**WORK TO BE COMPLETED**
Wherever the string "owns" shows up in the records below, return that line.

Top of INPUT

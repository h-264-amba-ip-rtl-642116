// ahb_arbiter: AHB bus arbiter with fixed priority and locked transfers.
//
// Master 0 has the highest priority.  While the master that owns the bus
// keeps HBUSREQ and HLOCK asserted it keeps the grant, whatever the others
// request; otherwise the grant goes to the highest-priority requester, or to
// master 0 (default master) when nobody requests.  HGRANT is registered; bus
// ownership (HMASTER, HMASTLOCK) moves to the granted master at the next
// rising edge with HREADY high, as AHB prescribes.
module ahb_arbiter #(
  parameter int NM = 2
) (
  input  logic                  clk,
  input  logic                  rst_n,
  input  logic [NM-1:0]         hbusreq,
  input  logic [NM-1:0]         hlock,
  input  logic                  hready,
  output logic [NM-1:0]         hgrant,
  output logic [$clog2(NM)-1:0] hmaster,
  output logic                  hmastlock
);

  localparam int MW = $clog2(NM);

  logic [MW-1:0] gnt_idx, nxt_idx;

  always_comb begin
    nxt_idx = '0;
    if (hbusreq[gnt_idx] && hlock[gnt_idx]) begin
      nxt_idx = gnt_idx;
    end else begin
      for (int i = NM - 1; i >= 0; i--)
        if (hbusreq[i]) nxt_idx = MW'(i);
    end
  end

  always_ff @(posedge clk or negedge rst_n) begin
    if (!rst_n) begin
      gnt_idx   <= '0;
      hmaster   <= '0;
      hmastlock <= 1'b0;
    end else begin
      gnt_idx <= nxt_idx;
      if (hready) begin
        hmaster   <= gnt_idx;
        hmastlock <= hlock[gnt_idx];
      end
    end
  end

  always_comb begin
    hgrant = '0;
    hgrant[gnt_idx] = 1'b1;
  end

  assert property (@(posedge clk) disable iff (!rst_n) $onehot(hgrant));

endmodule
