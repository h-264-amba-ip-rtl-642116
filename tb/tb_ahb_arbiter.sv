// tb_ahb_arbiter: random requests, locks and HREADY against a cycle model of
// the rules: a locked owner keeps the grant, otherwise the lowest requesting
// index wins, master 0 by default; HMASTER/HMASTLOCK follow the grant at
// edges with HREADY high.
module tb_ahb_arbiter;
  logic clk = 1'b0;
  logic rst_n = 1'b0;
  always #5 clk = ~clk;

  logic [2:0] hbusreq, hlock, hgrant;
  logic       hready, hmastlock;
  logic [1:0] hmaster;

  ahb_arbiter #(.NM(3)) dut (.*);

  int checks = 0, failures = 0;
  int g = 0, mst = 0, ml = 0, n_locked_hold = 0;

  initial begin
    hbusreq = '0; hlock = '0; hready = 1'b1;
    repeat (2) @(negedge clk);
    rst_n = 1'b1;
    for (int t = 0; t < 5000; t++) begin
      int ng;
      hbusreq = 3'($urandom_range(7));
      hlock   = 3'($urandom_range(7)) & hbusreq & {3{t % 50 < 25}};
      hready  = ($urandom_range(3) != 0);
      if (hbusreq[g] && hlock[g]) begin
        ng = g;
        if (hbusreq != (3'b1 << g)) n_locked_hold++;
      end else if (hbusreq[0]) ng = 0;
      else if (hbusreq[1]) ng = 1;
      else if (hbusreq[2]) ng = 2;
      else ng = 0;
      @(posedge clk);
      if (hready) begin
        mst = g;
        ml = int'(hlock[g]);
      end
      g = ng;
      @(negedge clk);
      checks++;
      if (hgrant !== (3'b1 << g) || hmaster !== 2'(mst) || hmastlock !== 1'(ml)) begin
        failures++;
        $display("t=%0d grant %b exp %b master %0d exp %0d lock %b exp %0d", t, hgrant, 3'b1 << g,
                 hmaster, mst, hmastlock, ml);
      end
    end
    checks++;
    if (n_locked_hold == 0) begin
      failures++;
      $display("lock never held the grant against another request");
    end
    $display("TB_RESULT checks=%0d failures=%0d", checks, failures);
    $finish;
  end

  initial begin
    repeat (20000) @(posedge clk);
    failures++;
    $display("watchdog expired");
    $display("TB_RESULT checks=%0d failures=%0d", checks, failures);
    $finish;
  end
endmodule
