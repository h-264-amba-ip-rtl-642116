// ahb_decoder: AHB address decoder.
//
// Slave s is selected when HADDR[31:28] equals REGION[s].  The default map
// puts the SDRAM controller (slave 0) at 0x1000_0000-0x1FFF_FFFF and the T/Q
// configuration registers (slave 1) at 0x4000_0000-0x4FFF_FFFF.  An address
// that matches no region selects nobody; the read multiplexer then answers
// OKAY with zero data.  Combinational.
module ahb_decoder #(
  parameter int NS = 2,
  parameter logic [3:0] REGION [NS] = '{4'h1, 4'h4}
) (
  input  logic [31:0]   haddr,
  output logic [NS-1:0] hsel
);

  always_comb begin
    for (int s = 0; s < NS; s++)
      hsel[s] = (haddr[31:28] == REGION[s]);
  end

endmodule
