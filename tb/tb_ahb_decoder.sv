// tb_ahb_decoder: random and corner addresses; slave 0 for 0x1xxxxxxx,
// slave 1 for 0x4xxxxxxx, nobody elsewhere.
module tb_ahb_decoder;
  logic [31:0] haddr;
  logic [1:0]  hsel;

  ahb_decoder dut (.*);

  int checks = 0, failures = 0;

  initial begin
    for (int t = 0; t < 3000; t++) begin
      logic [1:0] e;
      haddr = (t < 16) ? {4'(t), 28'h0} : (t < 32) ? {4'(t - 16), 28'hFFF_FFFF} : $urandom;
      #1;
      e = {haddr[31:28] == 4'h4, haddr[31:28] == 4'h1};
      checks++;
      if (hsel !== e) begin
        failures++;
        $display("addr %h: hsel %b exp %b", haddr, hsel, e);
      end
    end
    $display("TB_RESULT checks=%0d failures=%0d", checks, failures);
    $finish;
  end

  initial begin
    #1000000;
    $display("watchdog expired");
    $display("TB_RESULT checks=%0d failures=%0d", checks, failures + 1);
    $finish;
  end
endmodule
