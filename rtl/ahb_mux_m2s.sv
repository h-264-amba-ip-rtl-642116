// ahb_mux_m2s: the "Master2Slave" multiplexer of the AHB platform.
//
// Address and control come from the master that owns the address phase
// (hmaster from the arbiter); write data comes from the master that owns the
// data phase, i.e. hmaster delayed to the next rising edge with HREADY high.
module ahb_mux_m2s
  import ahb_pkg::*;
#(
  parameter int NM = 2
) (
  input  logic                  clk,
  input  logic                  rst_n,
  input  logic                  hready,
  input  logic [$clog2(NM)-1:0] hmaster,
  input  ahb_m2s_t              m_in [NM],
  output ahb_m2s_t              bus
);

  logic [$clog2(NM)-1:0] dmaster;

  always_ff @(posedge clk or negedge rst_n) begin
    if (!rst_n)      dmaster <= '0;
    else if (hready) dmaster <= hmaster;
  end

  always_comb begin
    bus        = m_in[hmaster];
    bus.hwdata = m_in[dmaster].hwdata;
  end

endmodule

Bottom of INPUT

**YOUR RESPONSE**
// Master 0 has the highest priority.  While the master that owns the bus
// Address and control come from the master that owns the address phase
// (hmaster from the arbiter); write data comes from the master that owns the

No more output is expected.